A low-wage job is preferable to no job at all. All things being equal, a low-wage job that is a stepping stone to a better job is more tolerable than a dead-end job that offers little or no chance of advancement. How likely is advancement?
A relatively small proportion of low-wage workers transition into better jobs, a new study for the Federal Reserve Bank of New York shows. Entitled “Can Low-Wage Workers Find Better Jobs?”, the report, written by Jaison Abel of the Federal Reserve, Richard Florida of the University of Toronto, and Todd Gabe of the University of Maine, provides a breakdown of the likelihood of advance for low-wage workers as a class. Surveying the period of economic expansion between 2011 and 2017, the research paper finds that around 71.8 percent of all workers remained in their same low-paying job within a twelve-month period. Some 10.6 percent left the labor force, 6.7 percent became unemployed, 5.7 percent switched to another low-paying job, and 5.2 percent low-wage workers — slightly more than one in every 20 — transitioned to a better job.
“If low-wage jobs are simply a stepping stone to higher-quality jobs,” explain the authors, “then the problem of low-wage work can be solved via the labor market. If, on the other hand, people tend to get trapped into low-wage jobs that are difficult to escape, then some more proactive policies may be warranted.” Information is needed about the obstacles to the transition of lower-paid workers to higher-wage jobs.
To define low-wage jobs, the paper measures four factors (“job quality metrics”): average hourly pay, desirability of the workweek, likelihood of employer-paid health insurance, and the occupation’s prestige.

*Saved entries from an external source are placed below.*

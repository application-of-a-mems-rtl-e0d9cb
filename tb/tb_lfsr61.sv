// Testbench for lfsr61: checks the output bit sequence against the recurrence of
// p(x) = x^61 + x^5 + x^2 + x + 1, kept in an independent bit history, checks that the
// polynomial is irreducible (hence, 2^61-1 being prime, primitive) by testing
// x^(2^61) = x mod p, and checks seed loading, hold without step, and the zero seed.
module tb_lfsr61;
  import stm_cipher_pkg::*;

  logic  clk = 1'b0, rst_n = 1'b0;
  logic  load = 1'b0, step = 1'b0;
  lfsr_t seed = '0, state;
  logic  lsb;
  int    checks = 0, failures = 0;

  lfsr61 dut (.clk, .rst_n, .load_i(load), .seed_i(seed), .step_i(step), .lsb_o(lsb), .state_o(state));

  always #5 clk = ~clk;

  initial begin
    #200000;
    failures++;
    $display("TB_RESULT checks=%0d failures=%0d", checks, failures);
    $finish;
  end

  task automatic check(input bit ok, input string what);
    checks++;
    if (!ok) begin failures++; $display("FAIL: %s", what); end
  endtask

  // multiply two polynomials of degree < 61 modulo p over GF(2)
  function automatic logic [60:0] mulmod(input logic [60:0] a, input logic [60:0] b);
    logic [61:0] aa;
    logic [60:0] r;
    aa = {1'b0, a};
    r  = '0;
    for (int i = 0; i < 61; i++) begin
      if (b[i]) r ^= aa[60:0];
      aa = aa << 1;
      if (aa[61]) aa ^= 62'h2000000000000027;
    end
    return r;
  endfunction

  bit hist[$];

  initial begin
    logic [60:0] xp;
    xp = 61'd2;
    for (int i = 0; i < 61; i++) xp = mulmod(xp, xp);
    check(xp == 61'd2, "x^(2^61) == x mod p (primitive feedback polynomial)");

    repeat (2) @(posedge clk);
    rst_n = 1'b1;
    @(negedge clk);
    seed = 61'h0badc0ffee12345; load = 1'b1;
    @(negedge clk);
    load = 1'b0;
    check(state == 61'h0badc0ffee12345, "seed loaded");
    // hold
    repeat (3) @(negedge clk);
    check(state == 61'h0badc0ffee12345, "state held without step");
    // the first 61 output bits are the seed bits, LSB first
    for (int k = 0; k < 600; k++) begin
      hist.push_back(lsb);
      if (k < 61) check(lsb == seed[k], "output bit equals seed bit");
      else check(lsb == (hist[k-61] ^ hist[k-60] ^ hist[k-59] ^ hist[k-56]), "recurrence");
      step = 1'b1;
      @(negedge clk);
      step = 1'b0;
      if (k % 7 == 0) @(negedge clk);   // idle cycles in between
    end
    // zero seed is replaced by 1
    seed = '0; load = 1'b1;
    @(negedge clk);
    load = 1'b0;
    check(state == 61'd1, "zero seed replaced by 1");
    step = 1'b1;
    @(negedge clk);
    step = 1'b0;
    check(state == {1'b1, 60'd0}, "feedback of state 1 enters the top bit");
    $display("TB_RESULT checks=%0d failures=%0d", checks, failures);
    $finish;
  end
endmodule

Some low-wage occupations offer more possibilities of a transition to higher pay than others. Sales-related occupations, administrative support workers and truck drivers offer better pathways.

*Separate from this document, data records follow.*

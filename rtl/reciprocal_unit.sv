// Reciprocal precalculation for the skew tent map.
//
// Computes r = 1/d for a Q0.64 divisor d in (0,1), as a Q64.64 number: r = floor(2^128/d),
// saturated to 2^128-1 (only d = 2^-64 would need more). The key schedule of the cipher
// calls it twice per session, for gamma and for 1-gamma, so the map itself needs no
// divider. The document only says that both values are precalculated when the cipher is
// initialised; a bit-serial restoring divider is the simplest circuit that does it.
//
// Interface: pulse start_i with divisor_i (must be non-zero) held or not; the divisor is
// captured. busy_o is high for QBITS = 129 cycles, then done_o pulses for one cycle and
// recip_o holds the result until the next start.
module reciprocal_unit
  import stm_cipher_pkg::*;
(
  input  logic   clk,
  input  logic   rst_n,
  input  logic   start_i,
  input  frac_t  divisor_i,
  output logic   busy_o,
  output logic   done_o,
  output recip_t recip_o
);

  // The dividend 2^128 has 129 bits: one '1' followed by 128 zeros.
  localparam int unsigned QBITS = RECIP_W + 1;
  localparam int unsigned CNT_W = $clog2(QBITS + 1);

  frac_t              d_q;
  frac_t              rem_q;     // partial remainder, always < d
  logic [QBITS-1:0]   quo_q;
  logic [CNT_W-1:0]   cnt_q;     // dividend bits still to process
  logic               busy_q, done_q;

  logic [PREC:0]      rem_sh;
  logic               fits;

  always_comb begin
    // Bring down the next dividend bit: 1 for the first (most significant) bit, else 0.
    rem_sh = {rem_q, (cnt_q == CNT_W'(QBITS))};
    fits   = (rem_sh >= {1'b0, d_q});
  end

  always_ff @(posedge clk or negedge rst_n) begin
    if (!rst_n) begin
      d_q    <= '0;
      rem_q  <= '0;
      quo_q  <= '0;
      cnt_q  <= '0;
      busy_q <= 1'b0;
      done_q <= 1'b0;
    end else begin
      done_q <= 1'b0;
      if (start_i) begin
        d_q    <= divisor_i;
        rem_q  <= '0;
        quo_q  <= '0;
        cnt_q  <= CNT_W'(QBITS);
        busy_q <= 1'b1;
      end else if (busy_q) begin
        rem_q <= fits ? frac_t'(rem_sh - {1'b0, d_q}) : frac_t'(rem_sh);
        quo_q <= {quo_q[QBITS-2:0], fits};
        cnt_q <= cnt_q - 1'b1;
        if (cnt_q == 1) begin
          busy_q <= 1'b0;
          done_q <= 1'b1;
        end
      end
    end
  end

  assign busy_o  = busy_q;
  assign done_o  = done_q;
  assign recip_o = quo_q[QBITS-1] ? '1 : quo_q[RECIP_W-1:0];

endmodule
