// Testbench for reciprocal_unit: for edge and random divisors d it checks that the result
// q satisfies q*d <= 2^128 < (q+1)*d (or saturation for d = 1), using wide arithmetic in
// the testbench, and that the unit is busy for exactly 129 cycles before done.
module tb_reciprocal_unit;
  import stm_cipher_pkg::*;

  logic   clk = 1'b0, rst_n = 1'b0;
  logic   start = 1'b0;
  frac_t  d = '0;
  logic   busy, done;
  recip_t q;
  int     checks = 0, failures = 0;

  reciprocal_unit dut (.clk, .rst_n, .start_i(start), .divisor_i(d), .busy_o(busy), .done_o(done), .recip_o(q));

  always #5 clk = ~clk;

  initial begin
    #2000000;
    failures++;
    $display("TB_RESULT checks=%0d failures=%0d", checks, failures);
    $finish;
  end

  task automatic check(input bit ok, input string what);
    checks++;
    if (!ok) begin failures++; $display("FAIL: %s", what); end
  endtask

  task automatic run(input frac_t dv);
    int cycles;
    logic [200:0] lo, hi, two128;
    two128 = 201'(1) << 128;
    @(negedge clk);
    d = dv; start = 1'b1;
    @(negedge clk);
    start = 1'b0; d = '0;   // the divisor must have been captured
    cycles = 0;
    while (!done) begin @(negedge clk); cycles++; end
    check(cycles == 129, $sformatf("latency %0d", cycles));
    if (dv == 64'd1) check(q == '1, "saturation for d = 1");
    else begin
      lo = 201'(q) * 201'(dv);
      hi = (201'(q) + 1) * 201'(dv);
      check(lo <= two128 && hi > two128, $sformatf("1/d for d=%h gave %h", dv, q));
    end
  endtask

  initial begin
    repeat (2) @(posedge clk);
    rst_n = 1'b1;
    run(64'd1);
    run(64'd2);
    run(64'd3);
    run(64'h8000000000000000);
    run(64'hffffffffffffffff);
    run(64'h6a3f2c1b9d8e7f01);
    for (int i = 0; i < 40; i++) begin
      frac_t r;
      r = {$urandom, $urandom} >> ($urandom % 60);
      if (r == 0) r = 64'd5;
      run(r);
    end
    $display("TB_RESULT checks=%0d failures=%0d", checks, failures);
    $finish;
  end
endmodule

A major conclusion the authors regard as inescapable is that educational attainment raises the value of a person’s human capital. In an economist’s terminology, education (acquiring new human capital) is generally a beneficial investment. There’s also evidence that higher-ability workers in routine jobs tend to transition more easily to non-routine work, which carries with it a wage premium.

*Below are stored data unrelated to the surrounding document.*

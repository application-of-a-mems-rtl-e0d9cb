// SHA-512 compression function (FIPS 180-4), one round per clock.
//
// This is the whitening stage of the seed generator: raw sensor bits are hashed and the
// digest becomes the cipher key. The core processes one 1024-bit message block per call.
// It keeps the eight working variables a..h, the 512-bit chaining value H and a sliding
// window of the last 16 message-schedule words, from which W(t) for t >= 16 is formed on
// the fly: W(t) = ssig1(W(t-2)) + W(t-7) + ssig0(W(t-15)) + W(t-16).
//
// Interface: pulse start_i with block_i (word 0 in bits 1023:960, big-endian as in the
// standard); first_i selects the initial hash value H0 instead of the previous digest.
// The core is busy for 80 round cycles plus one cycle that adds the working variables
// into H; then done_o pulses and digest_o (H0 word in bits 511:448) holds the chaining
// value. ready_o is high when a new block may be started. Message padding is left to the
// user of the core.
module sha512_core
  import sha512_pkg::*;
(
  input  logic          clk,
  input  logic          rst_n,
  input  logic          start_i,
  input  logic          first_i,
  input  logic [1023:0] block_i,
  output logic          ready_o,
  output logic          done_o,
  output logic [511:0]  digest_o
);

  typedef enum logic [1:0] {S_IDLE, S_ROUND, S_FINAL} state_e;

  state_e      state_q;
  logic [6:0]  t_q;
  word_t       h_q [8];      // chaining value
  word_t       v_q [8];      // working variables a..h
  word_t       w_q [16];     // w_q[0] = W(t), w_q[15] = W(t+15)
  logic        done_q;

  word_t t1, t2, w_new;

  always_comb begin
    t1    = v_q[7] + bsig1(v_q[4]) + ch(v_q[4], v_q[5], v_q[6]) + K[t_q] + w_q[0];
    t2    = bsig0(v_q[0]) + maj(v_q[0], v_q[1], v_q[2]);
    // W(t+16) from W(t+14), W(t+9), W(t+1), W(t)
    w_new = ssig1(w_q[14]) + w_q[9] + ssig0(w_q[1]) + w_q[0];
  end

  always_ff @(posedge clk or negedge rst_n) begin
    if (!rst_n) begin
      state_q <= S_IDLE;
      t_q     <= '0;
      done_q  <= 1'b0;
      for (int i = 0; i < 8; i++) begin
        h_q[i] <= H0[i];
        v_q[i] <= '0;
      end
      for (int i = 0; i < 16; i++) w_q[i] <= '0;
    end else begin
      done_q <= 1'b0;
      unique case (state_q)
        S_IDLE: if (start_i) begin
          for (int i = 0; i < 8; i++) begin
            if (first_i) begin
              h_q[i] <= H0[i];
              v_q[i] <= H0[i];
            end else begin
              v_q[i] <= h_q[i];
            end
          end
          for (int i = 0; i < 16; i++) w_q[i] <= block_i[1023 - 64*i -: 64];
          t_q     <= '0;
          state_q <= S_ROUND;
        end
        S_ROUND: begin
          v_q[0] <= t1 + t2;
          v_q[1] <= v_q[0];
          v_q[2] <= v_q[1];
          v_q[3] <= v_q[2];
          v_q[4] <= v_q[3] + t1;
          v_q[5] <= v_q[4];
          v_q[6] <= v_q[5];
          v_q[7] <= v_q[6];
          for (int i = 0; i < 15; i++) w_q[i] <= w_q[i+1];
          w_q[15] <= w_new;
          t_q <= t_q + 1'b1;
          if (t_q == 7'(ROUNDS - 1)) state_q <= S_FINAL;
        end
        S_FINAL: begin
          for (int i = 0; i < 8; i++) h_q[i] <= h_q[i] + v_q[i];
          done_q  <= 1'b1;
          state_q <= S_IDLE;
        end
        default: state_q <= S_IDLE;
      endcase
    end
  end

  always_comb begin
    for (int i = 0; i < 8; i++) digest_o[511 - 64*i -: 64] = h_q[i];
  end

  assign ready_o = (state_q == S_IDLE);
  assign done_o  = done_q;

endmodule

What’s the ticket to upward mobility for America’s lowest-paid workers without much of an education? Economists have compiled a list of “opportunity occupations” that are attainable to persons without a college degree. Most of the upward moves are modest.
Truck driver is tops on the opportunity list. Ranking just above the 30th percentile for overall job quality, this work offers by a wide margin the greatest opportunity for those in the lowest quartile to escape lowest-wage work. Nearly one in every 300 low-wage workers becomes a truck driver. Other occupations high on the opportunity list include nursing aides, custom service representatives, secretaries and administrative assistants, and wholesale and manufacturing salespersons. Though these are only five of the 410 occupations on the list, they account for 17 percent of the jobs found by people escaping low-wage work.
Whereas sales jobs often offer a transition from low-wage work, the study data shows that production occupations and most healthcare, tourism-related and food-service occupations offer little mobility. For most people in these industries, promotion to first-line supervision is often the best they can hope for.
By and large, the present labor market is not doing very well providing the stepping stones to better-paying work for those at the lowest rungs of the economic ladder. Though truck driving is an honorable and challenging occupation, it should not be the most promising ticket to advancement for low-wage workers — especially as autonomous vehicles reduce the number of long-haul truck drivers.
Some more proactive policies may be warranted.